Este martes 30 de junio de 2026, a pocas horas del partido de eliminación directa entre México y Ecuador en el Mundial 2026, la política se metió en la cancha. Claudia Sheinbaum, presidenta de la Ciudad de México, hizo un llamado a la calma y al respeto hacia la selección ecuatoriana tras los festejos y concentraciones de la noche anterior.
“Hay que ser respetuoso siempre de todos los demás… es una alegría enorme cuando gana la selección, pero el respeto es clave”, dijo en su conferencia matutina. También pidió que los aficionados no dejen basura en la ciudad después de celebrar, porque “son las y los trabajadores de limpieza quienes tienen que recoger todo”.
Pero mientras Sheinbaum hablaba, empezó a circular un memo interno de la Secretaría de Relaciones Exteriores (SRE), fechado un día antes del partido, que ordena a todo el personal diplomático mexicano evitar cualquier contacto formal con autoridades de Ecuador hasta después del encuentro.
El documento recuerda que las relaciones diplomáticas entre México y Ecuador están rotas desde abril de 2024, cuando fuerzas ecuatorianas irrumpieron en la embajada mexicana en Quito para detener al exvicepresidente Jorge Glas, quien tenía asilo político en México.
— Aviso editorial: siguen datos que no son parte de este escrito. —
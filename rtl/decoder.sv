// decoder -- two-line HDB3-style decoder with error checking.
//
// rx0 and rx1 are each shifted into a four-stage register (shift_reg). When
// the registers hold the special pattern, decoder_parts raises big_in, which
// starts the same counter the encoder uses; its window (sp_en) makes the four
// pattern cycles come out as 0000 on main_out. Otherwise main_out is rx0|rx1
// four clocks late. decoder_parts also raises the coding-error flags, given
// here as the active-low pins of the original cell (_Both_2ones, _D0_2ones,
// _D1_2ones, _four_zeros, _ERROR).
// Timing: a line value sampled at rising edge n reaches stage 3 after edge
// n+3; main_out and the flags for it are valid in that cycle (combinational
// from the registers). With the encoder in front, a serial bit sampled at
// edge n appears on main_out after edge n+8: nine rising edges in all.
// The structure (two registers, counter, Decoder_parts) and the pin set
// follow the original Decoder_test cell; a_shift/b_shift are taken from
// stage 3 and sp_state is the pattern-detect signal (choices of this design).
// Lint note: clr_n is both an asynchronous control and the value loaded by the
// flip-flops' shared clear/preset load, so verilator reports it as used both
// ways; this is intended (clear wins over preset with one asynchronous load).
module decoder
  import hdb3_pkg::*;
(
  input  logic clk,
  input  logic rx0,
  input  logic rx1,
  input  logic clr_n,
  input  logic pre_n,
  output logic main_out,
  output logic a_shift,
  output logic b_shift,
  output logic sp_state,
  output logic sp_en,
  output logic both_2ones_n,
  output logic d0_2ones_n,
  output logic d1_2ones_n,
  output logic four_zeros_n,
  output logic error_n
);

  logic [RUN_LEN-1:0] a, a_n_unused, b, b_n_unused;
  logic               pat;
  logic               cnt_q0_unused, cnt_q1_unused;
  dec_err_t           err;
  logic               error;

  shift_reg #(.DEPTH(RUN_LEN)) u_sr_a (
    .clk(clk), .d(rx0), .clr_n(clr_n), .pre_n(pre_n), .q(a), .q_n(a_n_unused)
  );
  shift_reg #(.DEPTH(RUN_LEN)) u_sr_b (
    .clk(clk), .d(rx1), .clr_n(clr_n), .pre_n(pre_n), .q(b), .q_n(b_n_unused)
  );

  counter u_cnt (
    .clk(clk), .big_in(pat), .clr_n(clr_n), .pre_n(pre_n),
    .q0(cnt_q0_unused), .q1(cnt_q1_unused), .spec_en(sp_en)
  );

  decoder_parts u_parts (
    .clk(clk), .clr_n(clr_n), .a(a), .b(b), .sp_en(sp_en),
    .big_in(pat), .main_out(main_out), .err(err), .error(error)
  );

  assign a_shift      = a[RUN_LEN-1];
  assign b_shift      = b[RUN_LEN-1];
  assign sp_state     = pat;
  assign both_2ones_n = ~err.both_2ones;
  assign d0_2ones_n   = ~err.d0_2ones;
  assign d1_2ones_n   = ~err.d1_2ones;
  assign four_zeros_n = ~err.four_zeros;
  assign error_n      = ~error;

endmodule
Desde entonces, México retiró a su personal diplomático y presentó una demanda ante la Corte Internacional de Justicia.
El memo pide “abstenerse de organizar eventos o participar conjuntamente con autoridades o funcionarios del Ecuador” y evitar “contactos formales con representantes ecuatorianos” durante el partido.
Este choque en el Estadio Ciudad de México es el primero entre ambas selecciones en un Mundial y define quién avanza a octavos. En su historial, México lleva ventaja con 15 victorias, 8 empates y 4 derrotas frente a Ecuador.
Así que mientras la pelota rueda, la política y la diplomacia siguen jugando su propio partido paralelo. ¿Será que el respeto y la rivalidad deportiva pueden ir de la mano?